K-means clustering algorithm

Clustering

  • The most important unsupervised learning algorithm
  • The process of grouping similar times together

Types of clustering –

  • Based on clustering criterion –
    • Monothetic
      • 3 clusters – high, average, low marks of students – based on test score (percentage, CGPA)
    • Polythetic
      • ‘Similar’ to each other – similar objects are clustered together
  • Based on clustering output –
    • Hard – belongs to one and only one cluster – mutually exclusive clustering
    • Soft – the probability of belonging to the different clusters

K-Means

Observe the data given below –

kmeans example 1

We have 12 data points and are told that they belong to 3 clusters.

In k-means, we take k different points in the dataset that represents the means of the data in its cluster.

We begin k-means algorithm by guessing k different random initial points as the initial values of the k different means.

kmeans example 1

The 3 different mean values divide the entire space into 3 regions –

kmeans example 2

We update the means of the 3 clusters –

kmeans example 3

We cluster the data-items again using the new means –

kmeans example 4

We repeat the above two steps until convergence – until there is no more update in the dataset.

Following diagram illustrates the four steps of the K-means algorithm –

Applications

  • Marketing: finding groups of customers with similar behavior given a large database of customer data containing their properties and past buying records;
  • Biology: classification of plants and animals given their features;
  • Libraries: book ordering;
  • Insurance: identifying groups of motor insurance policyholders with a high average claim cost;
  • Identifying frauds;
  • City-planning: identifying groups of houses according to their house type, value and geographical location;
  • Earthquake studies: clustering observed earthquake epicenters to identify dangerous zones;
  • WWW: document classification; clustering weblog data to discover groups of similar access patterns.

Example –

Recall the Iris dataset from K-nearest neighbors –

Serial No.
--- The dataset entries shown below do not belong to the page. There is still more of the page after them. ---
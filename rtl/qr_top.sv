// qr_top: pipelined QR decomposition of M x N matrices (M >= N) by Givens
// rotations computed with CORDIC, default 4 x 4 with 14-bit data.
//
// A matrix enters one column per clock: in_col[m] = a(m,n), n = 0..N-1 in
// consecutive valid cycles (bubbles between columns and matrices are
// allowed; every N valid columns form one matrix). Numbers are W-bit two's
// complement with FRAC fraction bits; inputs must satisfy |a| < 1 so that R
// (|r| <= sqrt(M)) fits. The upper-triangular R leaves one column per clock,
// out_r[k] = r(k,n) for k = 0..N-1, with out_valid and out_colidx, a fixed
// LATENCY cycles after the column entered; a new matrix can follow every N
// clocks. Diagonal entries r(k,k), k < M-1, are non-negative.
//
// Structure: N cascaded qr_stage pipelines, stage s producing R row s and
// handing the remaining rows to stage s+1; each R row is then delayed so that
// all rows leave together. The stage structure, the CORDIC pre-/post-scaling
// and the adder choice follow the design description; streaming a column per
// clock with a column tag, the quadrant step, the widths and the exact scaling
// exponents are this design's choices.
module qr_top
  import qr_pkg::*;
#(
  parameter int          W     = 14,
  parameter int          FRAC  = 11,
  parameter int          GUARD = 6,
  parameter int          NITER = 18,
  parameter int          M     = 4,
  parameter int          N     = 4,
  parameter adder_arch_e ARCH  = ADD_CLA
) (
  input  logic                clk,
  input  logic                rst_n,
  input  logic                in_valid,
  input  logic signed [W-1:0] in_col     [M],
  output logic                out_valid,
  output logic [COLW-1:0]     out_colidx,
  output logic signed [W-1:0] out_r      [N]
);
  // Internal word: GUARD extra fraction bits against the precision lost to
  // the down-scaling of the pre-processing.
  localparam int WD = W + GUARD;
  localparam int FD = FRAC + GUARD;

  // Time from a column entering to the same column of R leaving.
  function automatic int max_done();
    int t;
    t = 0;
    for (int s = 0; s < N; s++) if (row_done(M, s, FD, NITER) > t) t = row_done(M, s, FD, NITER);
    return t;
  endfunction
  localparam int LATENCY = max_done();

  // ---- column counter and input tag -----------------------------------------
  logic [COLW-1:0] col_q;
  tag_t            in_tag;
  always_ff @(posedge clk or negedge rst_n) begin
    if (!rst_n)                                 col_q <= '0;
    else if (in_valid && col_q == COLW'(N - 1)) col_q <= '0;
    else if (in_valid)                          col_q <= col_q + 1'b1;
  end
  assign in_tag = '{valid: in_valid, col: col_q};

  // ---- cascaded stages ------------------------------------------------------
  for (genvar s = 0; s < N; s++) begin : g_st
    localparam int ROWS  = M - s;
    localparam int NNEXT = (ROWS > 1) ? ROWS - 1 : 1;
    tag_t                st_tag;
    logic signed [WD-1:0] st_row  [ROWS];
    tag_t                 r_tag, next_tag;
    logic signed [WD-1:0] r, r_al;
    logic signed [WD-1:0] next_row [NNEXT];

    if (s == 0) begin : g_in
      assign st_tag = in_tag;
      for (genvar k = 0; k < ROWS; k++) begin : g_k
        assign st_row[k] = WD'(in_col[k]) <<< GUARD;
      end
    end else begin : g_chain
      assign st_tag = g_st[s-1].next_tag;
      for (genvar k = 0; k < ROWS; k++) begin : g_k
        assign st_row[k] = g_st[s-1].next_row[k];
      end
    end

    qr_stage #(.W(WD), .FRAC(FD), .NITER(NITER), .M(M), .S(s), .ARCH(ARCH)) u_stage (
      .clk, .rst_n, .in_tag(st_tag), .in_row(st_row),
      .r_tag, .out_r(r), .next_tag, .out_next(next_row));

    // align R row s with the slowest row
    delay_line #(.W(WD), .D(LATENCY - row_done(M, s, FD, NITER))) u_align (
      .clk, .rst_n, .din(r), .dout(r_al));
    // round away the guard bits
    if (GUARD == 0) begin : g_ng
      assign out_r[s] = r_al;
    end else begin : g_rnd
      logic signed [WD-1:0] r_rnd;
      assign r_rnd    = (r_al + (WD'(1) <<< (GUARD - 1))) >>> GUARD;
      assign out_r[s] = r_rnd[W-1:0];
    end
  end

  // ---- output tag -----------------------------------------------------------
  tag_t out_tag;
  delay_line #(.W($bits(tag_t)), .D(LATENCY)) u_tag (
    .clk, .rst_n, .din(in_tag), .dout(out_tag));
  assign out_valid  = out_tag.valid;
  assign out_colidx = out_tag.col;

  // ---- interface rules ------------------------------------------------------
  initial assert (M >= N && N >= 1 && M >= 2) else $error("qr_top needs M >= N >= 1, M >= 2");
  for (genvar m = 0; m < M; m++) begin : g_chk
    // |a| < 1: the integer bits above the fraction are all sign
    a_range: assert property (@(posedge clk) disable iff (!rst_n)
      in_valid |-> (in_col[m][W-1:FRAC] == '0 || in_col[m][W-1:FRAC] == '1));
  end
endmodule
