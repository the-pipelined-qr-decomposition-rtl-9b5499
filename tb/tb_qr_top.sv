// tb_qr_top: end-to-end test of the QR decomposition at its default size
// (4 x 4, 14-bit data, 11 fraction bits, 6 internal guard bits, 18 CORDIC
// iterations, carry look-ahead adders). Random matrices with entries in (-1, 1) are streamed in
// one column per clock, with random bubbles inside and between matrices and
// runs of back-to-back matrices. Every column of R is compared with a
// double-precision reference R computed here by Givens rotations (pivot row
// k rotated against rows k+1..M-1, non-negative diagonal except the last
// row), which is unique for a full-rank matrix. The tolerance is TOL LSBs.
// The test also checks the fixed latency from a column entering to its R
// column leaving, and counts how often each mechanism of the design was used:
// vectoring/rotation mode switches, quadrant (negative pivot) steps, bubbles
// and back-to-back matrices.
module tb_qr_top;
  import qr_pkg::*;

  localparam int W     = 14;
  localparam int FRAC  = 11;
  localparam int NITER = 18;
  localparam int GUARD = 6;
  localparam int M     = 4;
  localparam int N     = 4;
  localparam int NMAT  = 300;
  localparam int TOL   = 40;       // LSBs of 2^-FRAC, worst single entry
  localparam real MEAN_TOL = 1.5;  // LSBs, mean over all entries

  logic clk = 1'b0;
  logic rst_n;
  logic in_valid;
  logic signed [W-1:0] in_col [M];
  logic out_valid;
  logic [COLW-1:0] out_colidx;
  logic signed [W-1:0] out_r [N];

  qr_top dut (.*);

  always #5 clk = ~clk;

  int checks = 0, failures = 0;
  int cyc = 0;
  always @(posedge clk) cyc <= cyc + 1;

  // stimulus and reference storage
  real a_q   [NMAT][M][N];   // quantised inputs
  real r_ref [NMAT][N][N];
  int  in_cycle [NMAT][N];
  int  n_quadrant = 0, n_bubble = 0, n_b2b = 0, n_lead = 0, n_follow = 0;
  int  max_err = 0;
  longint sum_err = 0;

  // expected latency, from the stage structure (internal fraction bits
  // FD = FRAC + GUARD): a linear CORDIC scaling by K^e runs from iteration
  // -floor(e*log2 K) (e > 0) or 0 to FD + g + 2, g = ceil(-e*log2 K) for e < 0;
  // stage 0 scales its rows by K^-2(M-1) .. K^-M, later stages their pivot by
  // K; a rotation takes NITER + 1 cycles; R row s is scaled by K^(M-1-s).
  function automatic int lin_lat(int e);
    real l2;
    l2 = e * $ln(K_GAIN) / $ln(2.0);
    if (e > 0) return FRAC + GUARD + 2 + int'($floor(l2)) + 1;
    return FRAC + GUARD + 2 + int'($ceil(-l2)) + 1;
  endfunction

  function automatic int exp_latency();
    int t, best, post, pre;
    t = 0; best = 0;
    for (int s = 0; s < N; s++) begin
      pre = (s == 0) ? lin_lat(-2 * (M - 1)) : lin_lat(1);
      t += pre + (M - 1 - s) * (NITER + 1);
      post = (M - 1 - s == 0) ? 0 : lin_lat(M - 1 - s);
      if (t + post > best) best = t + post;
    end
    return best;
  endfunction

  task automatic reference(input int idx);
    real w [M][N];
    real c, s, h, p, q;
    for (int i = 0; i < M; i++) for (int j = 0; j < N; j++) w[i][j] = a_q[idx][i][j];
    for (int k = 0; k < N; k++) begin
      if (k < M - 1 && w[k][k] < 0.0) n_quadrant++;
      for (int j = k + 1; j < M; j++) begin
        h = $sqrt(w[k][k] * w[k][k] + w[j][k] * w[j][k]);
        c = (h == 0.0) ? 1.0 : w[k][k] / h;
        s = (h == 0.0) ? 0.0 : w[j][k] / h;
        for (int n = k; n < N; n++) begin
          p = w[k][n]; q = w[j][n];
          w[k][n] =  c * p + s * q;
          w[j][n] = -s * p + c * q;
        end
      end
    end
    for (int i = 0; i < N; i++) for (int j = 0; j < N; j++) r_ref[idx][i][j] = (j < i) ? 0.0 : w[i][j];
  endtask

  // ---- driver -----------------------------------------------------------------
  initial begin
    rst_n = 1'b0; in_valid = 1'b0;
    for (int m = 0; m < M; m++) in_col[m] = '0;
    for (int t = 0; t < NMAT; t++)
      for (int i = 0; i < M; i++)
        for (int j = 0; j < N; j++) begin
          int v;
          v = int'($urandom_range(0, 2 * 1843)) - 1843;   // |a| < 0.9
          a_q[t][i][j] = real'(v) / real'(1 << FRAC);
        end
    for (int t = 0; t < NMAT; t++) reference(t);
    repeat (3) @(posedge clk);
    rst_n <= 1'b1;
    @(posedge clk);
    for (int t = 0; t < NMAT; t++) begin
      // between matrices: none in the second half of the run, else random
      if (t > 0 && t < NMAT / 2 && $urandom_range(0, 1) == 1) begin
        in_valid <= 1'b0;
        repeat ($urandom_range(1, 3)) @(posedge clk);
      end else if (t > 0) n_b2b++;
      for (int j = 0; j < N; j++) begin
        if (j > 0 && t < NMAT / 2 && $urandom_range(0, 3) == 0) begin
          in_valid <= 1'b0;
          n_bubble++;
          @(posedge clk);
        end
        in_valid <= 1'b1;
        for (int i = 0; i < M; i++) in_col[i] <= W'(int'(a_q[t][i][j] * real'(1 << FRAC)));
        in_cycle[t][j] = cyc;
        @(posedge clk);
      end
    end
    in_valid <= 1'b0;
  end

  // count vectoring and rotation passes in the first Givens unit
  always @(posedge clk)
    if (rst_n && dut.g_st[0].u_stage.g_proc.u_proc.g_rot[1].u_cordic.in_tag.valid) begin
      if (dut.g_st[0].u_stage.g_proc.u_proc.g_rot[1].u_cordic.in_lead) n_lead++;
      else n_follow++;
    end

  // ---- checker -------------------------------------------------------------
  int got_mat = 0, got_col = 0;
  always @(posedge clk) begin
    if (rst_n && out_valid) begin
      checks++;
      if (int'(out_colidx) != got_col) begin
        failures++;
        $display("column index %0d, expected %0d", out_colidx, got_col);
      end
      checks++;
      if (cyc - 1 - in_cycle[got_mat][got_col] != exp_latency()) begin
        failures++;
        $display("latency %0d, expected %0d", cyc - 1 - in_cycle[got_mat][got_col], exp_latency());
      end
      for (int k = 0; k < N; k++) begin
        int e;
        e = int'(real'(out_r[k]) - r_ref[got_mat][k][got_col] * real'(1 << FRAC));
        if (e < 0) e = -e;
        if (e > max_err) max_err = e;
        sum_err += e;
        checks++;
        if (e > TOL) begin
          failures++;
          if (e > 200)
            $display("matrix %0d r(%0d,%0d) = %f, expected %f", got_mat, k, got_col,
                     real'(out_r[k]) / real'(1 << FRAC), r_ref[got_mat][k][got_col]);
        end
      end
      if (got_col == N - 1) begin got_col = 0; got_mat++; end
      else got_col++;
      if (got_mat == NMAT) finish_test();
    end
  end

  task automatic finish_test();
    $display("latency %0d", exp_latency());
    $display("mean error %f LSB", real'(sum_err) / real'(NMAT * N * N));
    $display("max error %0d LSB; quadrant steps %0d, bubbles %0d, back-to-back %0d, vectoring %0d, rotation %0d",
             max_err, n_quadrant, n_bubble, n_b2b, n_lead, n_follow);
    checks += 6;
    if (real'(sum_err) / real'(NMAT * N * N) > MEAN_TOL) failures++;
    if (n_quadrant == 0) failures++;
    if (n_bubble == 0)   failures++;
    if (n_b2b == 0)      failures++;
    if (n_lead == 0)     failures++;
    if (n_follow == 0)   failures++;
    $display("TB_RESULT checks=%0d failures=%0d", checks, failures);
    $finish;
  endtask

  // watchdog
  initial begin
    repeat (NMAT * N * 3 + 1000) @(posedge clk);
    failures++;
    $display("watchdog: only %0d matrices received", got_mat);
    $display("TB_RESULT checks=%0d failures=%0d", checks, failures);
    $finish;
  end
endmodule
Sepal Length Sepal Width Petal Length Petal Width
1 5.1 3.5 1.4 0.2
2 4.6 3.6 1.0 0.2
3 5.9 3.0 4.2 1.5
4 5.4 3.0 4.5 1.5
5 7.7 2.8 6.7 2.0
6 7.9 3.8 6.4 2.0

The difference between this and the original dataset is that in the original dataset we had a species label associated with each data item – in this dataset we don’t.
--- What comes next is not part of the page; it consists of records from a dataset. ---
# Sub-banded DFT-S OFDM receiver (180 Gbps, dual polarization)

This RTL is the digital back end of a coherent optical receiver for a 25 GHz-wide
DFT-spread OFDM channel carrying 16-QAM on two polarizations. Instead of
demodulating the whole 26.6 GS/s channel in one piece, the receiver splits it
with a polyphase filter bank into 16 sub-bands of 3.325 GS/s each (two samples
per sub-band symbol). Each sub-band is then an ordinary narrow-band DFT-S OFDM
signal that a modest processor can demodulate at the FPGA clock. One sub-band
processor per polarization is built here, and it can be switched to any
filter-bank output. A duplicate per sub-band would give full throughput.

Everything runs at one clock. At 415.625 MHz that is 26.6 GS/s / 64, so each
ADC channel delivers 64 samples per clock.

## Signal flow

```
ADC I/Q (64 lanes x 6 bit) ─> iq_imbalance_corr ─> filter_bank (8 x fb_module) ─> pilot_cfo_comp
   ─> subband_select ─> subband_processor:
        decim2 ─> golay_timing ─> block_aligner ─> FFT64 ─> lms_equalizer ─> IFFT64 ─> qam16_slicer ─> ber_meter
```

`dfts_rx_top` builds this chain twice, once for X and once for Y. No
polarization demultiplexing (2x2 MIMO) is done; each polarization is
equalized on its own.

Shared types and constants live in `dfts_pkg`:
- samples are `cplx_t`, a packed {re, im} pair of signed 16-bit values;
- coefficients are Q2.14;
- `LANES=64`, `NSUB=16`, `NFB=8`, `NSC=64`, `NCP=8`, and so on.

## The filter bank (the hard part)

The analysis bank has 16 channels and is decimated by 8 instead of 16. This
is the "twice under-decimated" case. For sub-band k and output time m:

    y_k[m] = 1/16 * sum_n h[n] x[8m - n] exp(-j 2 pi k (8m - n) / 16)

The prototype `h` is a 32-tap Hann-windowed sinc, computed at elaboration
time by `dfts_pkg::proto_coefs()`. It has cutoff 1/32 of the input rate and a
DC gain of 16.

Each clock carries 64 new samples, which is 8 hops of 8. `filter_bank` holds
the previous clock's 64 samples, so every one of the 8 `fb_module`s sees its own
32-sample window `win[n] = x[8m - n]` (win[0] newest). Each module:

1. multiplies the window by the prototype;
2. folds the 32 products into 16 (n and n+16 add);
3. takes a 16-point IFFT (`fft_radix2`, INV=1).

The fold and IFFT compute the sum in the modulation-free form, which carries a
factor exp(-j 2 pi k 8m / 16) = (-1)^(k·m). Modules in odd positions therefore
negate their odd sub-bands (parameter `ODD`).

Latency is 5 clocks from the input vector to `out_data[NFB][NSUB]`. Each clock
then gives 8 time samples for each of the 16 sub-bands.

## Carrier recovery from the pilot sub-band

The transmitter puts two pilot tones at ±1/8 of the sub-band sample rate in
the centre sub-band (index 0 in filter-bank order). `pilot_cfo_comp` works
as follows:

- It extracts each tone separately by mixing its 8 samples per clock with the
  tone's conjugate.
- It averages each tone over `NAVG=4` clocks.
- It multiplies the two averages. The angle of the product is twice the common
  carrier phase.

The two tones cannot simply be summed. The filter delay advances one tone's
phase and retards the other's, so a single matched filter cancels at some
offsets. The product is immune to that.

The angle comes from a vectoring `cordic`. A 17-bit accumulator unwraps it and
the result is halved, giving φ. A rotation CORDIC turns φ into exp(-jφ), and all
16 sub-bands are multiplied by it. The data are delayed to line up with the
estimate, and the output appears 7 clocks after the input.

The estimate is updated every clock. It has a π ambiguity, which the
equalizer absorbs together with the rest of the constant phase.

## Sub-band processor

- **subband_select / decim2.** A registered multiplexer picks one sub-band
  (8 samples per clock). `decim2` then keeps every second sample, with the
  phase set by `dec_phase`, leaving 4 symbols per clock.
- **golay_timing.** Each frame starts with a Golay complementary pair Ga|Gb,
  each 32 symbols long. The metric is |Ca + Cb|², the sum of both correlations
  at the hypothesised preamble end. It is computed for all 4 lanes using only
  adds and subtracts, and it has a single sharp peak there.
  - After the first metric above `thr`, the largest metric in the next L
    symbols is taken as the preamble end.
  - The detector then sleeps for one frame minus L.
  - The symbol stream leaves delayed by 12 clocks, with `out_mark` on the last
    preamble symbol.
  - For the first few clocks after reset the correlator holds stale data, so
    detection is held off (`WARMUP`).
- **block_aligner.** A frame is the preamble, then `NTRAIN=1` training
  block, then `NDATA=99` data blocks, for 64 + 100·72 = 7264 symbols. Each block
  is an 8-symbol cyclic prefix followed by 64 symbols.
  - After the mark, the aligner collects 64-symbol windows that start
    `ADVANCE=4` symbols into the prefix. This keeps a timing error of a few
    symbols inside the CP, where it becomes a linear phase that the equalizer
    removes.
  - Blocks are flagged as training or first-data.
- **FFT64 → lms_equalizer → IFFT64.** This is DFT-spread OFDM, so the symbols
  are in the time domain: the FFT moves them to sub-carriers, the equalizer
  works there, and the IFFT "de-spreads" them back.
  - Scaling is ÷8 in the FFT (stages 0, 2, 4; `SCALE_MASK=0x15`) and ÷8 in the
    IFFT (`0x2A`), so a unity channel maps symbols back to their own values.
  - The equalizer keeps one complex weight per sub-carrier.
  - On a training block it runs 16 LMS iterations, one per clock, against the
    known QPSK training pattern. The pattern is ±1024 and comes from a 16-bit
    LFSR with seed 0xACE1 (`train_bits()`).
  - The LMS step is normalised by a power of two: μ = 2^-(⌊log2|y|²⌋+1). This
    keeps the update stable without a divider.
  - Data blocks are multiplied by the weights with one clock of latency.
- **qam16_slicer.** Gray-mapped 16-QAM decisions with levels ±512 and ±1536
  (`QAM_UNIT=512`). Per symbol k, bits 4k and 4k+1 are the I sign and I inner
  flag, and bits 4k+2 and 4k+3 are the same for Q.
- **ber_meter.** The payload is PRBS19, b[n] = b[n-14]^b[n-17]^b[n-18]^b[n-19].
  On the first data block of each frame the meter loads its register from the
  first 19 received bits. From then on it predicts each bit and counts
  compared bits and errors in 48-bit counters.

## What is taken from the system, and what is this design's own

These numbers follow the system:
- 16 sub-bands, two-times oversampled sub-bands, 8 parallel filter-bank
  modules and a 64-sample-per-clock datapath;
- IQ imbalance correction before the filter bank;
- pilot-based CFO/phase correction from the centre sub-band, with two tones at
  ±415.6 MHz;
- Golay-sequence timing;
- 64-point DFT-S OFDM with an 8-symbol CP, a 1 % training overhead, and
  adaptive LMS equalization;
- a 16-QAM slicer and a PRBS19 BER meter.

These are choices made here:
- the prototype filter;
- all word widths (6-bit ADC, 16-bit samples);
- the two-tone product estimator;
- the preamble length and the detection rule;
- the frame layout of one training block plus 99 data blocks;
- the LMS schedule and step rule;
- the training pattern;
- the CP advance.

The CP is read as 8 sub-band symbols out of 72. The overhead can also be read
as 8 samples at the full rate (about 0.83 %). The per-sub-band reading is the
one implemented; `NCP` changes it.

The system also has parts that are not included here:
- ADC calibration and the data links from the ADCs;
- the links between FPGAs, since the three-FPGA partition is flattened into
  one top module;
- the transmitter DSP;
- the optical front end.

## Interface of `dfts_rx_top`

| port | dir | meaning |
|---|---|---|
| `in_valid` | in | one ADC vector this clock |
| `adc_xi/xq/yi/yq [64]` | in | signed `ADC_W`-bit samples (default 6), index 0 oldest |
| `c_ii/c_qi/c_qq [2]` | in | Q2.14 IQ correction per polarization: I' = c_ii·I, Q' = c_qi·I + c_qq·Q |
| `sb_sel` | in | sub-band given to both sub-band processors |
| `dec_phase` | in | sample phase of the 2:1 decimation |
| `golay_thr` | in | threshold on \|Ca+Cb\|² (48 bit) |
| `cfo_phase [2]` | out | pilot phase estimate, 2^16 = one turn |
| `sym_valid/sym_data [2]` | out | equalized symbols, one 64-symbol block per valid |
| `bits_valid/bits [2]` | out | 256 sliced bits per block |
| `ber_bits/ber_errs/ber_synced [2]` | out | BER meter |
| `n_detect/trained [2]` | out | preamble count, equalizer trained |

Latencies in clocks:
- IQ correction: 1
- filter bank: 5
- pilot correction: 7
- select: 1
- decimate: 1
- Golay: 12
- aligner: 1 after a block's last symbol
- FFT: 6
- equalizer: 1
- IFFT: 6
- slicer: 1
- BER meter: 1

## Simulating

Every block has a self-checking testbench in `tb/` that prints
`TB_RESULT checks=N failures=M`. For example:

```
verilator --binary --timing -Irtl -y rtl --top-module tb_dfts_rx_top rtl/dfts_pkg.sv tb/tb_dfts_rx_top.sv
./obj_dir/Vtb_dfts_rx_top
```

`tb_dfts_rx_top` runs the complete receiver at its default sizes. A
behavioural transmitter builds four 16-QAM sub-bands plus the pilots. The
channel adds a frequency offset, a phase offset and IQ imbalance, and a 6-bit
ADC quantises the result. The test runs four frames and switches the sub-band
after two. It checks that:
- every preamble is detected;
- the equalizer trains;
- the BER meters synchronise with zero errors on both polarizations, before and
  after the switch;
- the pilot phase tracks the offset.

It also counts each mechanism (preamble detection, training, CFO tracking, IQ
correction, sub-band switch). It takes well under a minute.

`tb_subband_processor` runs a processor alone at 2 samples per symbol through
a complex flat channel.

## Known limits

- Only one sub-band per polarization is demodulated; there is no MIMO.
- There is no automatic gain control. `golay_thr` and the IQ coefficients are
  static inputs.
- The pilot estimate is held for the 8 samples of each clock. Phase noise
  faster than the NAVG-clock average is not tracked.
- The equalizer is trained once per frame and not updated on data (no
  decision-directed mode).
But we know that there are 3 species in total. Can we group them into 3 categories?

K-means with k=3

Let us try with k-means where k=3.

We need to start with 3 random means –

we initially choose 3 random means
suppose, we start with the following random means –

Serial No. Sepal Length Sepal Width Petal Length Petal Width
1 4.4 2.9 1.4 0.2
2 6.1 2.9 4.7 1.4
3 7.2 3.2 6.0 1.8

Let us calculate the distance from each dataitem –

Serial No. Mean 1 Mean 2 Mean 3
1 0.9219 3.7 5.3122
2 0.83066 4.2273 5.8719
3 3.4336 0.5567 2.2494
4 3.5085 0.7416 2.3706
5 6.4984 2.6324 0.9695
6 6.4265 2.7018 1.0246

Clearly, we can see that the data-items 1 & 2 are nearest to the 1st mean, 3 & 4 are nearest to the 2nd, and 5 & 6 are nearest to the last one. So, we have the clusters – {{1, 2}, {3, 4}, {5, 6}}. We now recalculate the means using the new clusters. The new means would be –

Serial No. Sepal Length Sepal Width Petal Length Petal Width
1 4.85 3.55 1.2 0.2
2 5.65 3.0 4.35 1.4
3 7.8 3.3 6.55 1.8

Now we calculate the distance of the data-points again using the new means –

Serial No. Mean 1 Mean 2 Mean 3
1 0.3240 3.2703 6.0342
2 0.3240 3.7583 6.6100
3 3.4777 0.3082 3.0516
4 3.6311 0.3082 3.1847
5 6.4942 3.1819 0.5678
6 6.2964 3.2039 0.5678

We see that although the distance from the different means have changed, but the nearest mean for each of the dataitem stays the same – there is no change in the clustering. Thus, the algorithm has converged and we can terminate it.